In this notebook, we create labeled data for training a machine learning algorithm. As inputs, we use OpenStreetMap as the ground truth source and a Planet GeoTIFF as the image source. Development Seed's Label Maker tool is used to download and prepare the ground truth data, chip the Planet imagery, and package the two to feed into the training process.

The primary interface for Label Maker is through the command-line interface (cli). It is configured through the creation of a configuration file. More information about that configuration file and command line usage can be found in the Label Maker repo README.

The goal of this tutorial is to demonstrate labeling data from a local GeoTIFF as well as a Cloud-Optimized GeoTIFF (COG) available via the Planet API. This is inspired by the fact that label-maker now supports both local GeoTIFFs and remote COGs (blog post). When only a portion of a scene is needed, accessing it as a remote COG can save time, bandwidth, and local storage.

NOTE: Currently, label-maker supports only 8-bit RGB imagery. Therefore, the visual asset is best for use with label-maker.

RUNNING NOTE

This notebook is meant to be run in a docker image specific to this folder. The docker image must be built from the custom Dockerfile according to the directions below.

In label-data directory:

docker build -t planet-notebooks:label .

Then start up the docker container as you usually would, specifying planet-notebooks:label as the image.
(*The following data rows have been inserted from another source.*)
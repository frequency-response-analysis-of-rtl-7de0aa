// dpwm_pol_top: digital controller of the DPWM point-of-load converter.
//
// The controller closes a buck converter's voltage loop with almost no
// computation delay. Instead of an A/D converter it sweeps an external DAC
// with a step-down sawtooth (memory 1) and watches an analog comparator
// that compares the output voltage Eo with the DAC voltage: the up-counter
// value at which the comparator trips, y1(k), is the sensed voltage (a
// higher Eo trips earlier). The PID law is pre-computed into memory 2,
// indexed by address' = y1 + a - b, where a = (KI/A) nI (memory 3) and
// b = (KD/A) y2 (memory 4) are prepared during the previous term and loaded
// into a programmable counter that runs in step with the up-counter. Memory
// 2 is therefore read continuously, and when the comparator trips the
// matching duty value u(k) is already on its output and is loaded into
// D-FF4 one clock later. The digital comparator drives PWM high while the
// up-counter is below u(k); since u(k) is preset to its maximum at every
// term start, the sensed Eo shortens the on-time of the same term. If Eo is
// above the top of the sweep (Vref+), the PWM is forced off for the term.
//
// Per-term timeline (counts of the up-counter, defaults PERIOD=500):
//   count PERIOD-1 : PR - u(k) preset to max, programmable counter <= a-b
//   count 0        : DAC sweep restarts at Vref+, PWM on
//   SENSE_LAT..PERIOD-4 : sensing window; a trip seen at count c gives
//                    y1=c, u(k) <= mem2[c+a-b] on the edge after c+1, the
//                    compare uses it from c+2 (PWM output one clock later)
//   after the event: nI, y2 update, memories 3/4 read, a-b ready by PR.
// SENSE_LAT = 1 (memory-1 read) + SYNC_STAGES + EXT_LAT, where EXT_LAT
// is the latency of the external DAC and comparator in clocks.
//
// Structure, the look-up-table PID and the timing of the preset follow the
// reference design; widths other than the 9-bit duty value, the sensing
// window, the handling of a term without a trip, the registered PWM output
// and the table-write port are this design's own.
// Ports: comp_in is the asynchronous comparator output; dac_code goes to the
// DAC; pwm goes to the gate driver; tbl_* write one table entry per clock
// (tbl_sel chooses memory 1..4); the remaining outputs expose the loop
// state for observation.
module dpwm_pol_top #(
  parameter int unsigned PERIOD      = dpwm_pkg::PERIOD_DEF,
  parameter int unsigned CNT_W       = dpwm_pkg::CNT_W_DEF,
  parameter int unsigned U_W         = dpwm_pkg::U_W_DEF,
  parameter int unsigned DAC_W       = dpwm_pkg::DAC_W_DEF,
  parameter int unsigned DAC_STEP    = dpwm_pkg::DAC_STEP_DEF,
  parameter int unsigned A2_W        = dpwm_pkg::A2_W_DEF,
  parameter int unsigned NI_W        = dpwm_pkg::NI_W_DEF,
  parameter int unsigned AB_W        = dpwm_pkg::AB_W_DEF,
  parameter int          KP_Q        = dpwm_pkg::KP_Q_DEF,
  parameter int          KI_Q        = dpwm_pkg::KI_Q_DEF,
  parameter int          KD_Q        = dpwm_pkg::KD_Q_DEF,
  parameter int          UREF        = dpwm_pkg::UREF_DEF,
  parameter int          R_REF       = dpwm_pkg::R_REF_DEF,
  parameter int unsigned SYNC_STAGES = 2,
  parameter int unsigned EXT_LAT     = 0
) (
  input  logic                   clk,
  input  logic                   rst_n,
  input  logic                   comp_in,
  output logic [DAC_W-1:0]       dac_code,
  output logic                   pwm,
  input  logic                   tbl_we,
  input  dpwm_pkg::tbl_sel_e     tbl_sel,
  input  logic [11:0]            tbl_addr,
  input  logic [15:0]            tbl_data,
  output logic [U_W-1:0]         u_k,
  output logic [CNT_W-1:0]       y1_k,
  output logic                   sense_evt,
  output logic                   crossed,
  output logic                   ovp,
  output logic signed [NI_W-1:0] n_i
);
  import dpwm_pkg::*;

  localparam int unsigned SENSE_LAT = 1 + SYNC_STAGES + EXT_LAT;

  logic [CNT_W-1:0]       cnt;
  logic                   pr, in_win, win_first, win_end;
  logic [CNT_W-1:0]       y2;
  logic                   upd;
  logic signed [AB_W-1:0] a, b;
  logic [A2_W-1:0]        addr2;
  logic [U_W-1:0]         u_mem;

  up_counter #(.PERIOD(PERIOD), .CNT_W(CNT_W)) u_cnt (
    .clk, .rst_n, .cnt);

  pr_generator #(.PERIOD(PERIOD), .CNT_W(CNT_W), .SENSE_LAT(SENSE_LAT)) u_pr (
    .cnt, .pr, .in_win, .win_first, .win_end);

  sawtooth_lut #(.CNT_W(CNT_W), .DAC_W(DAC_W), .DAC_STEP(DAC_STEP)) u_mem1 (
    .clk, .addr(cnt), .code(dac_code),
    .we(tbl_we && tbl_sel == TBL_MEM1), .waddr(tbl_addr[CNT_W-1:0]),
    .wdata(tbl_data[DAC_W-1:0]));

  latch_gen #(.CNT_W(CNT_W), .SYNC_STAGES(SYNC_STAGES)) u_latch (
    .clk, .rst_n, .comp_in, .cnt, .pr, .in_win, .win_first, .win_end,
    .evt(sense_evt), .y1(y1_k), .crossed, .ovp);

  pid_state #(.CNT_W(CNT_W), .NI_W(NI_W), .R_REF(R_REF)) u_pid (
    .clk, .rst_n, .evt(sense_evt), .y1(y1_k), .n_i, .y2, .upd);

  integral_lut #(.NI_W(NI_W), .AB_W(AB_W), .KP_Q(KP_Q), .KI_Q(KI_Q), .KD_Q(KD_Q)) u_mem3 (
    .clk, .n_i, .a,
    .we(tbl_we && tbl_sel == TBL_MEM3), .waddr(tbl_addr[NI_W-1:0]),
    .wdata(tbl_data[AB_W-1:0]));

  deriv_lut #(.CNT_W(CNT_W), .AB_W(AB_W), .KP_Q(KP_Q), .KI_Q(KI_Q), .KD_Q(KD_Q)) u_mem4 (
    .clk, .y2, .b,
    .we(tbl_we && tbl_sel == TBL_MEM4), .waddr(tbl_addr[CNT_W-1:0]),
    .wdata(tbl_data[AB_W-1:0]));

  prog_counter #(.A2_W(A2_W), .AB_W(AB_W)) u_prog (
    .clk, .rst_n, .load(pr), .a, .b, .addr(addr2));

  duty_lut #(.A2_W(A2_W), .U_W(U_W), .KP_Q(KP_Q), .KI_Q(KI_Q), .KD_Q(KD_Q),
             .UREF(UREF), .R_REF(R_REF)) u_mem2 (
    .clk, .addr(addr2), .u(u_mem),
    .we(tbl_we && tbl_sel == TBL_MEM2), .waddr(tbl_addr[A2_W-1:0]),
    .wdata(tbl_data[U_W-1:0]));

  duty_register #(.U_W(U_W)) u_dff4 (
    .clk, .rst_n, .pr, .evt(sense_evt), .crossed, .ovp, .u_mem, .u(u_k));

  dpwm_comparator #(.CNT_W(CNT_W), .U_W(U_W)) u_cmp (
    .clk, .rst_n, .cnt, .u(u_k), .pwm);

  initial assert (A2_W <= 12 && NI_W <= 12 && CNT_W <= 12 && DAC_W <= 16 && U_W <= 16)
    else $error("table write port is 12 address / 16 data bits wide");

  // The table offsets a, b must be settled before they are loaded at PR.
  always_ff @(posedge clk)
    if (rst_n && pr) assert (!upd && !sense_evt) else $error("a-b not settled at PR");
endmodule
There is currently an incompatibility between the URL Planet uses for COGs (which does not use a geotiff name along with the tif extension) and the released version of label-maker. The released version looks for the tif extension in the url before treating it as a COG. See the issue for more information. There is a fixed version at jreiberkyle/label-maker.
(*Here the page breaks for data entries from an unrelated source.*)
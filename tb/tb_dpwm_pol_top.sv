// tb_dpwm_pol_top: closed-loop simulation of the DPWM-POL controller at its
// default parameters (500 MHz clock, 1 MHz switching, KP = 5, KI = 0.08)
// with behavioural models of the DAC/comparator and of the buck power stage
// (6 V in, 10 uH, 105 uF, 1.5 V reference).
//
// Scenario: soft start from 0 V at 0.01 A; a light-to-heavy load step to
// 2.3 A and back at 50 A/us; then the gain tables (memories 2 and 3) are
// rewritten for proportional-only control (KP = 5, KI = 0) through the
// table-write port and the load steps are repeated.
//
// Checks:
//  * every switching term, a reference model computes from the recorded
//    comparator input the sensed count y1, the integral nI, the offsets a/b,
//    the memory-2 entry and hence the exact PWM on-time of that term, and
//    compares it with the measured on-time (terms during a table rewrite
//    are skipped);
//  * the model's y1 and nI match the controller's outputs;
//  * the average output voltage is within 40 mV of 1.5 V at the end of each
//    settled interval;
//  * each mechanism happened at least once: comparator trip in the window,
//    term with no trip (fully on), over-voltage forced off, on-time cut in the
//    same term in which Eo was sensed, and run-time table reload.
`timescale 1ns/1ps
module tb_dpwm_pol_top;
  localparam int PERIOD = 500;
  localparam int WIN_LO = 3, WIN_HI = PERIOD - 4;
  localparam int R_REF = 63, UREF = 125;

  logic clk = 0, rst_n = 0;
  logic comp_in, pwm;
  logic [9:0] dac_code;
  logic tbl_we = 0;
  dpwm_pkg::tbl_sel_e tbl_sel = dpwm_pkg::TBL_MEM1;
  logic [11:0] tbl_addr = 0;
  logic [15:0] tbl_data = 0;
  logic [8:0] u_k, y1_k;
  logic sense_evt, crossed, ovp;
  logic signed [11:0] n_i;
  real eo, i_l, vdac;
  real i_load = 0.01, i_target = 0.01;

  int checks = 0, failures = 0;
  int n_cross = 0, n_notrip = 0, n_ovp = 0, n_cut = 0, n_reload = 0, n_terms = 0;

  dpwm_pol_top dut (
    .clk, .rst_n, .comp_in, .dac_code, .pwm,
    .tbl_we, .tbl_sel, .tbl_addr, .tbl_data,
    .u_k, .y1_k, .sense_evt, .crossed, .ovp, .n_i);

  atc_model #(.DAC_W(10), .VFS(1.7)) atc (.code(dac_code), .eo, .comp(comp_in), .vdac);
  buck_model plant (.clk, .pwm, .i_load, .eo, .i_l);

  always #1 clk = ~clk;   // 500 MHz

  // Load current slews towards its target at 50 A/us (0.1 A per 2 ns).
  always @(negedge clk) begin
    if (i_load < i_target) i_load = (i_target - i_load > 0.1) ? i_load + 0.1 : i_target;
    else if (i_load > i_target) i_load = (i_load - i_target > 0.1) ? i_load - 0.1 : i_target;
  end

  initial begin
    #2000000;   // 2 ms
    failures++;
    $display("watchdog expired");
    $display("TB_RESULT checks=%0d failures=%0d", checks, failures);
    $finish;
  end

  // ---------------- reference model of the controller ----------------
  real kp = 5.0, ki = 82.0 / 1024.0, kd = 0.0;
  int  mem2 [1024];
  int  mem3 [4096];
  int  m_ni = 0, m_y2 = 0;
  int  tcnt = 0;
  bit  comp_at [PERIOD];
  int  on_meas = 0;
  bit  skip_term = 0;   // set while a term cannot be predicted (table rewrite)
  bit  started = 0;     // no term has begun before the first count 0
  bit  reloading = 0;
  real vsum = 0.0; int vn = 0;
  bit trace = 0;
  initial trace = $test$plusargs("trace");

  function automatic int rnd(real r);
    return (r >= 0.0) ? int'($floor(r + 0.5)) : -int'($floor(-r + 0.5));
  endfunction

  function automatic int clampi(int v, int lo, int hi);
    return (v < lo) ? lo : (v > hi) ? hi : v;
  endfunction

  task automatic fill_tables(real p, real i);
    for (int k = 0; k < 1024; k++)
      mem2[k] = clampi(rnd(real'(UREF) - (p + i) * R_REF + (p + i + kd) * real'(k - 512)), 0, 511);
    for (int k = 0; k < 4096; k++)
      mem3[k] = clampi(rnd(i * real'((k >= 2048) ? k - 4096 : k) / (p + i + kd)), -512, 511);
    kp = p; ki = i;
  endtask

  initial fill_tables(kp, ki);

  // Evaluate the term that has just ended.
  task automatic close_term();
    int y1, a, start, addr, unew, on_exp;
    bit hit, ov;
    hit = 0; y1 = WIN_HI;
    for (int c = WIN_LO; c <= WIN_HI; c++)
      if (comp_at[c - 2]) begin hit = 1; y1 = c; break; end
    ov = hit && (y1 == WIN_LO);
    a = mem3[m_ni & 12'hFFF];
    start = clampi(a - 0 + 512, 0, 1023);     // b = 0 since KD = 0
    addr = clampi(start + y1, 0, 1023);
    unew = mem2[addr];
    // u(k) is 511 for counts 0..y1+1, then the new value.
    if (ov)       on_exp = y1 + 2;
    else if (!hit) on_exp = PERIOD;
    else          on_exp = (unew > y1 + 2) ? ((unew > PERIOD) ? PERIOD : unew) : y1 + 2;
    if (!skip_term) begin
      n_terms++;
      checks++;
      if (on_meas != on_exp) begin
        failures++;
        if (failures < 15)
          $display("%t term: on-time %0d expected %0d (y1=%0d hit=%b ov=%b u=%0d nI=%0d)",
                   $realtime, on_meas, on_exp, y1, hit, ov, unew, m_ni);
      end
      checks++;
      if (int'(y1_k) != y1 || int'(crossed) != int'(hit) || int'(ovp) != int'(ov)) begin
        failures++;
        if (failures < 15) $display("%t sensed y1=%0d cr=%b ov=%b, model %0d %b %b",
                                    $realtime, y1_k, crossed, ovp, y1, hit, ov);
      end
      if (ov) n_ovp++;
      else if (hit) n_cross++;
      else n_notrip++;
      if (hit && !ov && unew <= y1 + 2) n_cut++;
    end
    m_ni = clampi(m_ni + y1 - R_REF, -2048, 2047);
    m_y2 = y1;
    skip_term = reloading;
  endtask

  always @(posedge clk) begin
    if (!rst_n) begin
      tcnt <= 0;
    end else begin
      // the PWM output lags the count by one clock
      if (tcnt == 0 && !started) begin
        started = 1;
      end else if (tcnt == 0) begin
        on_meas += int'(pwm);
        close_term();
        on_meas = 0;
        checks++;
        if (int'(n_i) != m_ni && !skip_term) begin
          failures++;
          if (failures < 15) $display("%t nI=%0d model %0d", $realtime, n_i, m_ni);
        end
      end else begin
        on_meas += int'(pwm);
      end
      comp_at[tcnt] = comp_in;
      if (trace && tcnt == 0) $display("TRACE %0d us Eo=%f iL=%f nI=%0d u=%0d", int'($realtime / 1000.0), eo, i_l, n_i, u_k);
      tcnt <= (tcnt == PERIOD - 1) ? 0 : tcnt + 1;
    end
  end

  // Output-voltage excursion after a load step.
  real vmin = 9.0, vmax = -9.0;
  always @(posedge clk) begin
    if (eo < vmin) vmin = eo;
    if (eo > vmax) vmax = eo;
  end

  task automatic load_step(real target, string what);
    vmin = 9.0; vmax = -9.0;
    i_target = target;
    run_us(130);
    $display("%t %s: Eo range %f .. %f V", $realtime, what, vmin, vmax);
    checks++;
    if (vmin < 1.2 || vmax > 1.8) begin failures++; $display("  load-step excursion too large"); end
    check_vout(what);
  endtask

  // ---------------- stimulus ----------------
  task automatic run_us(int us);
    repeat (us * 500) @(posedge clk);
  endtask

  task automatic check_vout(string what);
    real avg;
    vsum = 0.0; vn = 0;
    repeat (20 * 500) begin
      @(posedge clk);
      vsum += eo; vn++;
    end
    avg = vsum / real'(vn);
    $display("%t %s: average Eo %f V, iL %f A", $realtime, what, avg, i_l);
    checks++;
    if (avg < 1.46 || avg > 1.54) begin
      failures++;
      $display("  output voltage out of regulation");
    end
  endtask

  task automatic reload_tables(real p, real i);
    fill_tables(p, i);
    reloading = 1;
    skip_term = 1;
    for (int k = 0; k < 1024; k++) begin
      tbl_we <= 1; tbl_sel <= dpwm_pkg::TBL_MEM2; tbl_addr <= 12'(k); tbl_data <= 16'(mem2[k]);
      @(posedge clk);
    end
    for (int k = 0; k < 4096; k++) begin
      tbl_we <= 1; tbl_sel <= dpwm_pkg::TBL_MEM3; tbl_addr <= 12'(k); tbl_data <= 16'(mem3[k] & 16'h3FF);
      @(posedge clk);
    end
    tbl_we <= 0;
    n_reload++;
    // the term in progress saw old and new entries
    while (tcnt != 1) @(posedge clk);
    reloading = 0;
  endtask

  initial begin
    repeat (5) @(posedge clk);
    rst_n <= 1;
    run_us(280);
    check_vout("light load 0.01 A");
    load_step(2.3, "step to heavy load 2.3 A");
    load_step(0.01, "step to light load 0.01 A");
    reload_tables(5.0, 0.0);
    run_us(200);
    check_vout("KP=5 KI=0, light load");
    load_step(2.3, "KP=5 KI=0, step to heavy load");
    load_step(0.01, "KP=5 KI=0, step to light load");
    $display("terms %0d: trip %0d, no trip %0d, over-voltage %0d, cut in same term %0d, reloads %0d",
             n_terms, n_cross, n_notrip, n_ovp, n_cut, n_reload);
    checks++; if (n_cross == 0)  begin failures++; $display("no comparator trip seen"); end
    checks++; if (n_notrip == 0) begin failures++; $display("no term without trip"); end
    checks++; if (n_ovp == 0)    begin failures++; $display("no over-voltage term"); end
    checks++; if (n_cut == 0)    begin failures++; $display("no same-term cut"); end
    checks++; if (n_reload == 0) begin failures++; $display("no table reload"); end
    $display("TB_RESULT checks=%0d failures=%0d", checks, failures);
    $finish;
  end
endmodule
This image installs the fixed version of label-maker along with its dependencies.

Install Dependencies

In addition to the python packages imported below, the label-maker and planet python packages are also a dependency. However, in this notebook, both packages are accessed through their command-line interface.



In [1]:

    
import json
import os

import geojson
import ipyleaflet as ipyl
import ipywidgets as ipyw
from IPython.display import Image
import numpy as np
import rasterio
import requests
from requests.auth import HTTPBasicAuth
from shapely.geometry import shape

Setup

In this section, we create the local data directory and set the scene specifications.

As noted in the intro, label-maker only supports 8-bit imagery, so we want to make sure to use the visual asset.



In [2]:

    
# create data directory
data_dir = os.path.join('data', 'label-maker-geotiff')
if not os.path.isdir(data_dir):
    os.makedirs(data_dir)



In [3]:

    
# scene specifications
item_id = '760818_4848718_2017-09-17_0e2f'
item_type = 'PSOrthoTile'
asset_type = 'visual'

Label Local GeoTIFF

In this portion of the tutorial, we create labeled data using a local GeoTIFF downloaded from Planet.

Download Scene



In [4]:

    
!planet data download --item-type $item_type --asset-type $asset_type \
    --string-in id $item_id --dest $data_dir --quiet









    



{"item": "760818_4848718_2017-09-17_0e2f", "asset": "visual", "location": "/home/jovyan/work/jupyter-notebooks/label-data/data/label-maker-geotiff/760818_4848718_2017-09-17_0e2f_RGB_Visual.tif"}

Create Label Maker Config File

Label maker is behavior is specified through a configuration file. The configuration file we use in this tutorial was pulled from the label-maker tutorial on mapping buildings in Vietnam and then customized to utilize a local GeoTIFF. The imagery url is set to the GeoTIFF filename. We also changed the bounds to an area of interest fully contained within the GeoTIFF. This is because I am not sure how label maker handles masked pixels.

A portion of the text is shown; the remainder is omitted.